About this exercise: From the entries below, return only the lines starting at the one that contains "0.01 s, of the" and ending at the one that contains "the history shifts.", exactly as they stand.

[Collected data entries]
// ld_plant -- second-order digital filter modelling the controlled plant.
//
// Implements y(k) = a0 x(k) + a1 x(k-1) + a2 x(k-2) - b1 y(k-1) - b2 y(k-2).
// The defaults are the backward-rule discretisation, at T = 0.01 s, of the
// DC servomotor 1/(0.02 s^2 + s): a0 = 0.0033, a1 = a2 = 0, b1 = -1.667,
// b2 = 0.667. The terms that depend on past samples form the "adding
// factor", computed from the state registers; on each enabled clock edge
// the new output a0 x(k) + adding factor is stored and the history shifts.
// All multiplications are by constants.
//
// Interface: x_i is the controller output (20 bit signed, 12 fraction
// bits); y_o is the newest registered plant output and y_prev_o is the
// output one sample (of the same stream) before it, both 24 bit signed with
// 16 fraction bits. Products are truncated toward
// minus infinity; the coefficients have 16 fraction bits, with b1 and b2
// chosen so that 1 + b1 + b2 is exactly zero and the integrator in the
// plant does not drift. The register form of the adding factor (here
// recomputed each cycle from the stored history) is this design's choice.
// INTERLEAVE = C > 1 turns the filter into C independent filters sharing
// one datapath, taking samples in turn (C-slow operation): every delay of
// one sample becomes C enabled clocks, so y(k-1) of a stream is the output
// stored C samples earlier. The pipelined control loop uses C = 4, one
// stream per pipeline stage. The delay lines of x and y hold 2C samples.
// All registers reset to zero.
module ld_plant
  import ld_pkg::*;
#(
  parameter coef_t A0 = A0_Q,
  parameter coef_t A1 = A1_Q,
  parameter coef_t A2 = A2_Q,
  parameter coef_t B1 = B1_Q,
  parameter coef_t B2 = B2_Q,
  parameter int unsigned INTERLEAVE = 1     // independent interleaved streams
) (
  input  logic     clk_i,
  input  logic     rst_ni,
  input  logic     en_i,        // take one sample
  input  ctl_out_t x_i,         // x(k)
  output y_t       y_o,         // y(k) after the edge
  output y_t       y_prev_o,    // y(k-1) of the same stream
  output y_t       y_next_o     // value y_o takes at the next enabled edge
);

  localparam int unsigned PW = Y_W + COEF_W;

  localparam int unsigned C = INTERLEAVE;

  ctl_out_t xh [2*C];           // xh[m] = the input stored m+1 samples ago
  y_t       yh [2*C];           // yh[m] = the output stored m+1 samples ago
  ctl_out_t x1, x2;             // x(k-1), x(k-2) of this stream
  y_t       y1, y2;             // y(k-1), y(k-2) of this stream

  assign x1 = xh[C-1];
  assign x2 = xh[2*C-1];
  assign y1 = yh[C-1];
  assign y2 = yh[2*C-1];

  logic signed [PW-1:0] p_a0, p_a1, p_a2, p_b1, p_b2, af, sum;

  always_comb begin
    // x terms carry 12 + 16 fraction bits, y terms 16 + 16
    p_a0 = (PW'(x_i) * PW'(A0)) >>> (OUT_FRAC + COEF_FRAC - Y_FRAC);
    p_a1 = (PW'(x1)  * PW'(A1)) >>> (OUT_FRAC + COEF_FRAC - Y_FRAC);
    p_a2 = (PW'(x2)  * PW'(A2)) >>> (OUT_FRAC + COEF_FRAC - Y_FRAC);
    p_b1 = (PW'(y1)  * PW'(B1)) >>> COEF_FRAC;
    p_b2 = (PW'(y2)  * PW'(B2)) >>> COEF_FRAC;
    af   = p_a1 + p_a2 - p_b1 - p_b2;          // adding factor
    sum  = p_a0 + af;
  end

  assign y_next_o = y_t'(sum);
  assign y_o      = yh[0];      // newest output
  assign y_prev_o = yh[C];      // same stream, one sample earlier

  always_ff @(posedge clk_i or negedge rst_ni) begin
    if (!rst_ni) begin
      for (int m = 0; m < 2*C; m++) begin
        xh[m] <= '0;
        yh[m] <= '0;
      end
    end else if (en_i) begin
      xh[0] <= x_i;
      yh[0] <= y_next_o;
      for (int m = 1; m < 2*C; m++) begin
        xh[m] <= xh[m-1];
        yh[m] <= yh[m-1];
      end
    end
  end

endmodule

Answer below:
// The defaults are the backward-rule discretisation, at T = 0.01 s, of the
// DC servomotor 1/(0.02 s^2 + s): a0 = 0.0033, a1 = a2 = 0, b1 = -1.667,
// b2 = 0.667. The terms that depend on past samples form the "adding
// factor", computed from the state registers; on each enabled clock edge
// the new output a0 x(k) + adding factor is stored and the history shifts.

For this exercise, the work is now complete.